A writer in 1729 describes the widespread homosexual life of the period:
They also have their Walks and Appointments, to meet and pick up one another, and their particular Houses of Resort to go to, because they dare not trust themselves in an open Tavern. About twenty of these sort of Houses have been discovered, besides the Nocturnal Assemblies of great numbers of the like vile Persons, what they call the Markets, which are the Royal Exchange, Lincoln’s Inn, Bog Houses, the south side of St James’s Park, the Piazzas in Covent Garden, St Clement’s Churchyard, etc.
It would be a pretty scene to behold them In their clubs and cabals, how they assume the air and affect the name of Madam or Miss, Betty or Molly, with a chuck under the chin, and “Oh you bold pullet, I'll break your eggs,” and then frisk and walk away. [Taylor 1965: 142]
The notion of exclusive homosexuality became well established during this period:
two Englishmen, Leith and Drew, were accused of paederasty. … The evidence given by the plaintiffs was, as was generally the case in these trials, very imperfect. On the other hand the defendants denied the accusation, and produced witnesses to prove their predilection for women. They were in consequence acquitted. [Bloch 1938: 334]
This could only have been an effective argument in a society that perceived homosexual behaviour as incompatible with heterosexual tastes.
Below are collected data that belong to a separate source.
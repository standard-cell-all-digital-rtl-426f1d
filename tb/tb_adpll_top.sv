`timescale 1ps/1fs
// tb_adpll_top: end-to-end test of the whole ADPLL at its default
// parameters, in the example configuration of the source design:
// 50 MHz reference, N.F = 17.25 (DCO 862.5 MHz), 13 MHz calibration
// crystal, nominal-corner DCO.
//
// It lets the PLL calibrate, lock in SIMO mode, switch to MIMO mode and run
// the resolution estimation, and counts how often each mechanism was seen:
//   calibration finished, five-cell rings chosen, loop closed, every
//   modulator/divider value -1..2 used, TDC errors of both signs, loop
//   filter moving, fine-word sigma-delta toggling, lock, MIMO mode entered,
//   second conversions non-zero,
//   resolution estimates updated by the estimator.
// Any mechanism that never happened counts as a failure. After lock it
// also checks that the feedback clock matches the reference edge for edge
// over a long window and that the DCO runs at 17.25 x 50 MHz within 0.1 %.
module tb_adpll_top;
  import adpll_pkg::*;
  logic clk_ref = 0, clk_xtal = 0, rst_n = 0;
  logic clk_dco, fb_clk, lock, cal_done, mimo_en, cal_busy;
  stages_e stages;
  logic [8:0] rings;
  logic [6:0] fine;
  logic signed [19:0] tdc_err;
  logic signed [11:0] lf_out;
  logic [4:0] w1 [4], w2 [4];
  logic [1:0] ctrl_state;
  logic [15:0] lock_windows;

  int checks = 0, failures = 0;
  int n_cal, n_stage5, n_loop, n_lock, n_mimo, n_err_pos, n_err_neg, n_lf_move,
      n_w_upd, n_n2, n_fine_tog;
  logic [6:0] fine_prev;
  int n_div [4];
  int n_ref, n_fb, n_dco;
  logic [12:0] est_prev [8];
  logic signed [11:0] lf_prev;

  always #10000 clk_ref = ~clk_ref;          // 50 MHz
  always #38462 clk_xtal = ~clk_xtal;        // 13 MHz

  adpll_top dut (.clk_ref, .clk_xtal, .rst_n, .n_int(6'd17), .n_frac(8'd64),
                 .t_dco_ps(12'd1159), .clk_dco, .fb_clk, .lock, .cal_done, .mimo_en,
                 .stages, .rings, .fine, .tdc_err, .lf_out, .w1, .w2, .ctrl_state,
                 .cal_busy, .lock_windows);

  initial begin
    #2_000_000_000;
    failures++;
    $display("watchdog");
    $display("TB_RESULT checks=%0d failures=%0d", checks, failures);
    $finish;
  end

  // ---- mechanism counters ----
  always @(posedge cal_done) begin
    n_cal++;
    if (stages == STAGES_5) n_stage5++;
    $display("%t calibrated: %s, %0d rings", $realtime, stages.name(), rings);
  end
  always @(posedge lock)    begin n_lock++; $display("%t lock", $realtime); end
  always @(posedge mimo_en) n_mimo++;
  always @(negedge lock)    if (rst_n) $display("%t lock lost", $realtime);
  always @(posedge clk_ref) begin
    if (ctrl_state == 2'd1) n_loop++;
    if (ctrl_state != 2'd0) begin
      if (tdc_err > 0) n_err_pos++;
      if (tdc_err < 0) n_err_neg++;
      if (lf_out != lf_prev) n_lf_move++;
    end
    if (mimo_en && dut.n2[0] != 0) n_n2++;
    lf_prev <= lf_out;
    for (int c = 0; c < 8; c++) begin
      if (rst_n && dut.u_est.est[c] != est_prev[c]) n_w_upd++;
      est_prev[c] <= dut.u_est.est[c];
    end
  end
  always @(posedge fb_clk) if (dut.sd_y >= -1 && dut.sd_y <= 2) n_div[int'(dut.sd_y) + 1]++;
  always @(posedge clk_dco) begin
    if (lock && fine != fine_prev) n_fine_tog++;
    fine_prev <= fine;
  end
  always @(posedge clk_ref) n_ref++;
  always @(posedge fb_clk)  n_fb++;
  always @(posedge clk_dco) n_dco++;

  task automatic need(input string what, input int n);
    checks++;
    if (n == 0) begin failures++; $display("FAIL: never seen: %s", what); end
    else $display("seen %0d x %s", n, what);
  endtask

  initial begin
    real f_dco;
    int d_ref, d_fb;
    for (int c = 0; c < 8; c++) est_prev[c] = dut.u_est.est[c];
    lf_prev = 0;
    #100000 rst_n = 1;
    // calibration, then up to 0.4 ms to lock (about 0.11 ms expected)
    fork
      wait (lock && mimo_en);
      #400_000_000;
    join_any
    disable fork;
    checks++;
    if (!lock) begin
      failures++;
      $display("FAIL: no lock");
      $display("TB_RESULT checks=%0d failures=%0d", checks, failures);
      $finish;
    end
    // settle in MIMO mode with estimation running
    #400_000_000;
    n_ref = 0; n_fb = 0; n_dco = 0;
    #200_000_000;
    d_ref = n_ref; d_fb = n_fb;
    f_dco = real'(n_dco) / 200.0;
    $display("ref %0d fb %0d edges, DCO %f MHz, fine %0d, lf %0d, w1 %0d %0d %0d %0d w2 %0d %0d %0d %0d",
             d_ref, d_fb, f_dco, fine, lf_out, w1[0], w1[1], w1[2], w1[3], w2[0], w2[1], w2[2], w2[3]);
    checks++;
    if (d_fb < d_ref - 1 || d_fb > d_ref + 1) begin failures++; $display("FAIL: edge count"); end
    checks++;
    if (f_dco < 862.5 * 0.999 || f_dco > 862.5 * 1.001) begin failures++; $display("FAIL: DCO frequency"); end
    checks++;
    if (!lock || !mimo_en) begin failures++; $display("FAIL: lost lock"); end
    need("calibration done", n_cal);
    need("five-cell rings chosen at the nominal corner", n_stage5);
    need("loop closed in SIMO mode", n_loop);
    need("divide N-1", n_div[0]);
    need("divide N", n_div[1]);
    need("divide N+1", n_div[2]);
    need("divide N+2", n_div[3]);
    need("positive TDC error", n_err_pos);
    need("negative TDC error", n_err_neg);
    need("loop filter output change", n_lf_move);
    need("fine-word sigma-delta toggling while locked", n_fine_tog);
    need("lock", n_lock);
    need("MIMO mode", n_mimo);
    need("second TDC conversion", n_n2);
    need("resolution estimate update", n_w_upd);
    $display("TB_RESULT checks=%0d failures=%0d", checks, failures);
    $finish;
  end
endmodule
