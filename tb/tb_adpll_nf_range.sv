`timescale 1ps/1fs
// tb_adpll_nf_range: runs two copies of the whole ADPLL at default
// parameters at the ends of the 16-30 multiplication range with a 50 MHz
// reference: N.F = 16.25 (812.5 MHz) and N.F = 29.75 (1487.5 MHz).
// Each must calibrate, lock, enter MIMO mode and settle at N.F x 50 MHz
// within 0.1 %, with feedback and reference counts within 0.1 % (the lock
// criterion). Slipped feedback cycles are reported.
module tb_adpll_nf_range;
  logic clk_ref = 0, clk_xtal = 0, rst_n = 0;
  int checks = 0, failures = 0;

  always #10000 clk_ref = ~clk_ref;          // 50 MHz
  always #38462 clk_xtal = ~clk_xtal;        // 13 MHz

  logic [5:0]  n_int  [2] = '{6'd16, 6'd29};
  logic [7:0]  n_frac [2] = '{8'd64, 8'd192};
  logic [11:0] t_dco  [2] = '{12'd1231, 12'd672};
  real         nf     [2] = '{16.25, 29.75};
  logic clk_dco [2], fb_clk [2], lock [2], mimo_en [2];
  int   n_dco [2], n_fb [2];

  for (genvar u = 0; u < 2; u++) begin : g_pll
    logic cal_done, cal_busy;
    adpll_pkg::stages_e stages;
    logic [8:0] rings;
    logic [6:0] fine;
    logic signed [19:0] tdc_err;
    logic signed [11:0] lf_out;
    logic [4:0] w1 [4], w2 [4];
    logic [1:0] ctrl_state;
    logic [15:0] lock_windows;
    adpll_top dut (.clk_ref, .clk_xtal, .rst_n, .n_int(n_int[u]), .n_frac(n_frac[u]),
                   .t_dco_ps(t_dco[u]), .clk_dco(clk_dco[u]), .fb_clk(fb_clk[u]),
                   .lock(lock[u]), .cal_done, .mimo_en(mimo_en[u]), .stages, .rings, .fine,
                   .tdc_err, .lf_out, .w1, .w2, .ctrl_state, .cal_busy, .lock_windows);
    always @(posedge clk_dco[u]) n_dco[u]++;
    always @(posedge fb_clk[u])  n_fb[u]++;
    always @(posedge cal_done) $display("%t NF=%f calibrated: %s, %0d rings", $realtime, nf[u],
                                        stages.name(), rings);
    always @(posedge lock[u]) $display("%t NF=%f lock", $realtime, nf[u]);
  end

  initial begin
    #2_000_000_000;
    failures++;
    $display("watchdog");
    $display("TB_RESULT checks=%0d failures=%0d", checks, failures);
    $finish;
  end

  initial begin
    real f;
    #100000 rst_n = 1;
    fork
      wait (lock[0] && lock[1] && mimo_en[0] && mimo_en[1]);
      #400_000_000;
    join_any
    disable fork;
    #200_000_000;
    for (int u = 0; u < 2; u++) begin n_dco[u] = 0; n_fb[u] = 0; end
    repeat (5000) @(posedge clk_ref);
    for (int u = 0; u < 2; u++) begin
      f = real'(n_dco[u]) / 100.0;
      $display("NF=%f: DCO %f MHz, fb edges %0d for 5000 reference edges, lock %0d mimo %0d",
               nf[u], f, n_fb[u], lock[u], mimo_en[u]);
      checks += 3;
      if (!lock[u] || !mimo_en[u]) begin failures++; $display("FAIL: not locked in MIMO mode"); end
      // lock criterion: counts within 0.1 % (5 of 5000); a difference of
      // one or two is a phase slip, reported but inside the criterion
      if (n_fb[u] < 4995 || n_fb[u] > 5005) begin failures++; $display("FAIL: edge count"); end
      if (n_fb[u] != 5000) $display("note: %0d feedback cycles slipped", 5000 - n_fb[u]);
      if (f < 50.0 * nf[u] * 0.999 || f > 50.0 * nf[u] * 1.001) begin
        failures++; $display("FAIL: frequency");
      end
    end
    $display("TB_RESULT checks=%0d failures=%0d", checks, failures);
    $finish;
  end
endmodule
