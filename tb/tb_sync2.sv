`timescale 1ps/1fs
// tb_sync2: random input changes; the output must equal the input as it
// was two clock edges earlier, and reset must clear it.
module tb_sync2;
  logic clk = 0, rst_n = 0, d = 0, q;
  logic h1 = 0, h2 = 0;
  int checks = 0, failures = 0;

  sync2 dut (.clk, .rst_n, .d, .q);
  always #5000 clk = ~clk;

  initial begin
    #100_000_000;
    failures++;
    $display("TB_RESULT checks=%0d failures=%0d", checks, failures);
    $finish;
  end

  initial begin
    #12000 rst_n = 1;
    for (int k = 0; k < 500; k++) begin
      @(negedge clk) d = $urandom_range(0, 1);
      @(posedge clk) begin h2 = h1; h1 = d; end
      #1;
      checks++;
      if (q != h2) begin failures++; $display("k=%0d q=%0d exp=%0d", k, q, h2); end
    end
    rst_n = 0; #1;
    checks++;
    if (q) failures++;
    $display("TB_RESULT checks=%0d failures=%0d", checks, failures);
    $finish;
  end
endmodule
During the nineteenth century there are further reports of raided clubs and homosexual brothels. However, by this time the element of transvestism had diminished in importance. Even the male prostitutes are described as being of masculine build, and there is more stress upon sexual licence and less upon dressing up and play-acting. …
Conclusion
This paper has dealt with only one small aspect of the sociology of homosexuality. It is, nevertheless, a fundamental one. For it is not until he sees homosexuals as a social category, rather than a medical or psychiatric one, that the sociologist can begin to ask the right questions about the specific content of the homosexual role and about the organization and functions of homosexual groups. All that has been done here is to indicate that the role does not exist in many societies, that it only emerged in England towards the end of the seventeenth century, and that, although the existence of the role in modern America appears to have some effect on the distribution of homosexual behaviour, such behaviour is far from being monopolized by persons who play the role of homosexual.
References
Bieber, I. 1965. Homosexuality. New York: Basic Books.
Bloch, I. 1938. Sexual Life in England, Past and Present. London: Francis Alder.
Ford, C. S. and Beach, F. 1952. Patterns of Sexual Behavior. London: Metheun.
Krafft-Ebing, R. Von 1965. Psychopathia Sexualis. New York: G. P. Putnam’s & Sons.
May, G. 1938. Social Control of Sex. London: Allen & Unwin.